The diagnosis of FH with tendinous xanthomas can be made based on examination coupled with an elevated LDL cholesterol, (frequently above the 75th percentile), elevated total cholesterol, arcus senilis, and a family history of premature cardiovascular disease [1]. If Achilles tendon enlargement is present, an ultrasound of the tendon often reveals a thickened tendon with echolucent regions [11]. The diagnosis can be confirmed by histopathology of the nodule or genetic testing.
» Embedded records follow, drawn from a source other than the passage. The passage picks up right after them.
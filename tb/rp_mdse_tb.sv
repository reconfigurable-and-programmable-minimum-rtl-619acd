// rp_mdse_tb: end-to-end test of the search engine at its default size
// (4 x 4 six-bit PEs, maximum displacement 2).
//
// Sequence: select the chip (IDLE -> SRAM), write and read back all PE
// words, then run full-search motion estimations with p = 2 and p = 1 (one
// without stalls, with the cycle count checked against (N+2p)^2 + N + 2,
// others with random gaps in the search-area stream), then vector
// quantisations with a random code-book, and finally deselect the chip.
// Expected motion vectors, distances and winners come from a direct
// computation in the testbench. Each mechanism (SRAM write/read, each mode
// change, ME and VQ stalls, both SLA lengths) is counted and must occur.
module rp_mdse_tb;
  import rp_mdse_pkg::*;

  localparam int N = 4, B = 6, PMAX = 2;
  localparam int WORDS = 2*N*N + (N-1)*(2*PMAX-1);
  localparam int PW = $clog2(PMAX+1), AW = $clog2(WORDS), IW = $clog2(N);
  localparam int SW = B + $clog2(N), DW = B + $clog2(N*N), VW = PW + 1;

  logic clk = 0, rst_n = 0;
  logic cs = 0, start = 0, req = 0, wr = 0, vin_valid = 0, sin_valid = 0;
  cmd_e cmd = CMD_SRAM;
  logic [PW-1:0] psel = '0;
  logic [AW-1:0] addr = '0;
  logic [B-1:0]  din = '0, vin = '0, sin = '0;
  mode_e mode; cfg_t cfg;
  logic busy, done, dout_valid, found_valid, mv_done;
  logic [B-1:0] dout;
  logic [IW-1:0] found_addr;
  logic [SW-1:0] found_dist;
  logic signed [VW-1:0] mv_m, mv_n;
  logic [DW-1:0] min_sad;

  rp_mdse dut (.*);

  always #5 clk = ~clk;

  int checks = 0, failures = 0;
  int cyc = 0;
  always @(posedge clk) cyc++;

  // mechanism counters
  int n_wr = 0, n_rd = 0, n_to_sram = 0, n_to_idle = 0, n_to_vq = 0, n_to_me = 0;
  int n_me_stall = 0, n_vq_stall = 0, n_p1 = 0, n_p2 = 0;

  mode_e prev_mode = MODE_IDLE;
  always @(posedge clk) begin
    if (rst_n && mode != prev_mode) begin
      unique case (mode)
        MODE_SRAM: n_to_sram++;
        MODE_IDLE: n_to_idle++;
        MODE_VQ:   n_to_vq++;
        MODE_ME:   n_to_me++;
      endcase
    end
    prev_mode <= mode;
  end

  // The internal control lines must match the mode table at all times.
  always @(negedge clk) if (rst_n) begin
    cfg_t exp_cfg;
    unique case (mode)
      MODE_VQ: exp_cfg = '{1'b0, 1'b1, 1'b0};
      MODE_ME: exp_cfg = '{1'b0, 1'b0, 1'b1};
      default: exp_cfg = '{1'b1, 1'b0, 1'b0};
    endcase
    if (cfg !== exp_cfg) begin
      failures++;
      $display("FAIL cfg %b in mode %s", cfg, mode.name());
    end
  end

  task automatic check(input bit ok, input string what);
    checks++;
    if (!ok) begin
      failures++;
      $display("FAIL %s", what);
    end
  endtask

  logic [B-1:0] mem [N*N];

  task automatic sram_write(input int a, input logic [B-1:0] d);
    @(negedge clk);
    req = 1; wr = 1; addr = AW'(a); din = d;
    @(negedge clk);
    req = 0; wr = 0;
    n_wr++;
  endtask

  task automatic sram_read_check(input int a, input logic [B-1:0] d);
    @(negedge clk);
    req = 1; wr = 0; addr = AW'(a);
    @(negedge clk);
    req = 0;
    check(dout_valid && dout == d, $sformatf("SRAM read addr %0d got %0d exp %0d", a, dout, d));
    n_rd++;
  endtask

  task automatic load_words(input bit rand_fill);
    for (int w = 0; w < N*N; w++) begin
      if (rand_fill) mem[w] = B'($urandom);
      sram_write(w, mem[w]);
    end
  endtask

  // ---------------------------------------------------------------- ME
  task automatic run_me(input int p, input int stall_pct, input bit check_cycles);
    int W = N + 2*p;
    logic [B-1:0] sa [][];
    int best, bm, bn, s, t0, cnt;
    sa = new[W];
    foreach (sa[r]) begin
      sa[r] = new[W];
      foreach (sa[r][c]) sa[r][c] = B'($urandom);
    end
    // plant a noisy copy of the reference block at a random displacement
    begin
      automatic int pm = $urandom_range(0, 2*p), pn = $urandom_range(0, 2*p);
      for (int i = 0; i < N; i++)
        for (int j = 0; j < N; j++)
          sa[pm+i][pn+j] = mem[i*N+j] ^ B'($urandom_range(0, 1));
    end
    best = -1; bm = 0; bn = 0;
    for (int m = 0; m <= 2*p; m++)
      for (int n = 0; n <= 2*p; n++) begin
        s = 0;
        for (int i = 0; i < N; i++)
          for (int j = 0; j < N; j++) begin
            automatic int d = int'(mem[i*N+j]) - int'(sa[m+i][n+j]);
            s += (d < 0) ? -d : d;
          end
        if (best < 0 || s < best) begin best = s; bm = m - p; bn = n - p; end
      end
    @(negedge clk);
    cmd = CMD_ME; psel = PW'(p); start = 1;
    @(negedge clk);
    start = 0; cmd = CMD_SRAM;
    check(mode == MODE_ME && busy, "ME mode entered");
    if (p == 1) n_p1++; else n_p2++;
    t0 = cyc;
    for (int r = 0; r < W; r++)
      for (int c = 0; c < W; c++) begin
        while (stall_pct > 0 && $urandom_range(0, 99) < stall_pct) begin
          sin_valid = 0;
          @(negedge clk);
          n_me_stall++;
        end
        sin_valid = 1; sin = sa[r][c];
        @(negedge clk);
      end
    sin_valid = 0;
    cnt = 0;
    while (!done && cnt < 1000) begin @(negedge clk); cnt++; end
    check(done && mv_done, "ME done");
    check(mv_m == VW'(bm) && mv_n == VW'(bn),
          $sformatf("ME p=%0d vector (%0d,%0d) exp (%0d,%0d)", p, mv_m, mv_n, bm, bn));
    check(int'(min_sad) == best, $sformatf("ME p=%0d min SAD %0d exp %0d", p, min_sad, best));
    if (check_cycles)
      check(cyc - t0 == W*W + N + 2,
            $sformatf("ME p=%0d cycles %0d exp %0d", p, cyc - t0, W*W + N + 2));
    @(negedge clk);
    check(mode == MODE_SRAM, "back to SRAM after ME");
  endtask

  // ---------------------------------------------------------------- VQ
  task automatic run_vq(input int stall_pct);
    logic [B-1:0] v [N];
    int best, bk, s, t0, cnt;
    foreach (v[j]) v[j] = B'($urandom);
    best = -1; bk = 0;
    for (int k = 0; k < N; k++) begin
      s = 0;
      for (int j = 0; j < N; j++) begin
        automatic int d = int'(mem[k*N+j]) - int'(v[j]);
        s += (d < 0) ? -d : d;
      end
      if (best < 0 || s < best) begin best = s; bk = k; end
    end
    @(negedge clk);
    cmd = CMD_VQ; start = 1;
    @(negedge clk);
    start = 0; cmd = CMD_SRAM;
    check(mode == MODE_VQ && busy, "VQ mode entered");
    t0 = cyc;
    for (int j = 0; j < N; j++) begin
      while (stall_pct > 0 && $urandom_range(0, 99) < stall_pct) begin
        vin_valid = 0;
        @(negedge clk);
        n_vq_stall++;
      end
      vin_valid = 1; vin = v[j];
      @(negedge clk);
    end
    vin_valid = 0;
    cnt = 0;
    while (!found_valid && cnt < 100) begin @(negedge clk); cnt++; end
    check(found_valid && done, "VQ done");
    check(int'(found_addr) == bk && int'(found_dist) == best,
          $sformatf("VQ winner %0d (%0d) exp %0d (%0d)", found_addr, found_dist, bk, best));
    if (stall_pct == 0)
      check(cyc - t0 == N + 1, $sformatf("VQ cycles %0d exp %0d", cyc - t0, N + 1));
    @(negedge clk);
    check(mode == MODE_SRAM, "back to SRAM after VQ");
  endtask

  initial begin
    repeat (3) @(negedge clk);
    rst_n = 1;
    @(negedge clk);
    check(mode == MODE_IDLE, "idle after reset");
    cs = 1;
    @(negedge clk);
    check(mode == MODE_SRAM, "SRAM after chip select");

    // search-data and SLA cells are SRAM words too
    begin
      automatic logic [B-1:0] other [WORDS];
      for (int w = N*N; w < WORDS; w++) begin
        other[w] = B'($urandom);
        sram_write(w, other[w]);
      end
      for (int w = N*N; w < WORDS; w++) sram_read_check(w, other[w]);
    end
    load_words(1);
    for (int w = 0; w < N*N; w++) sram_read_check(w, mem[w]);

    run_me(2, 0, 1);
    run_me(1, 0, 1);
    for (int k = 0; k < 6; k++) run_me($urandom_range(1, 2), 30, 0);

    for (int k = 0; k < 3; k++) begin
      load_words(1);
      run_vq(0);
      run_vq(40);
    end
    // stored words survive the searches
    for (int w = 0; w < N*N; w++) sram_read_check(w, mem[w]);

    cs = 0;
    @(negedge clk);
    @(negedge clk);
    check(mode == MODE_IDLE, "idle after chip deselect");

    check(n_wr > 0, "SRAM writes happened");
    check(n_rd > 0, "SRAM reads happened");
    check(n_to_sram > 0 && n_to_idle > 0 && n_to_vq > 0 && n_to_me > 0, "all mode changes happened");
    check(n_me_stall > 0, "ME stalls happened");
    check(n_vq_stall > 0, "VQ stalls happened");
    check(n_p1 > 0 && n_p2 > 0, "both SLA lengths used");
    $display("mechanisms: wr=%0d rd=%0d ->SRAM=%0d ->IDLE=%0d ->VQ=%0d ->ME=%0d me_stall=%0d vq_stall=%0d p1=%0d p2=%0d",
             n_wr, n_rd, n_to_sram, n_to_idle, n_to_vq, n_to_me, n_me_stall, n_vq_stall, n_p1, n_p2);
    $display("TB_RESULT checks=%0d failures=%0d", checks, failures);
    $finish;
  end

  initial begin
    repeat (200000) @(posedge clk);
    failures++;
    $display("FAIL watchdog");
    $display("TB_RESULT checks=%0d failures=%0d", checks, failures);
    $finish;
  end

endmodule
Elevated LDL levels lead to the development of both the tendinous xanthomas and atherosclerotic plaques. Treatment is focused on decreasing LDL levels through the use of statin medications, or ezetimibe, combined with dietary modification and counseling regarding the risks of alcohol, smoking, and sedentary lifestyle [12]. For more severe cases, combination therapy with a bile acid sequestrant [13], nicotinic acid, fibrates, low-density lipoprotein apheresis [2,14], or orthotopic liver transplantation [2] may be required. However, very large tendinous xanthomas, or those that impede joint function, will typically require surgical removal with possible skin grafting [15]. The workup should include a cardiology evaluation to rule out early coronary artery disease. Xanthomas can also appear as a consequence of elevated lipid levels secondary to liver or kidney disease, bile duct obstruction, diabetes, hypothyroidism, or alcoholism [10]. Laboratory tests to rule out these conditions is recommended [12].
Statement of Ethics
The patient involved in this case report has signed an informed consent allowing the use of pictures and information in an anonymous format.
Disclosure Statement
The authors have no conflicts of interest and have not received any funding or financial consideration with respect to this article.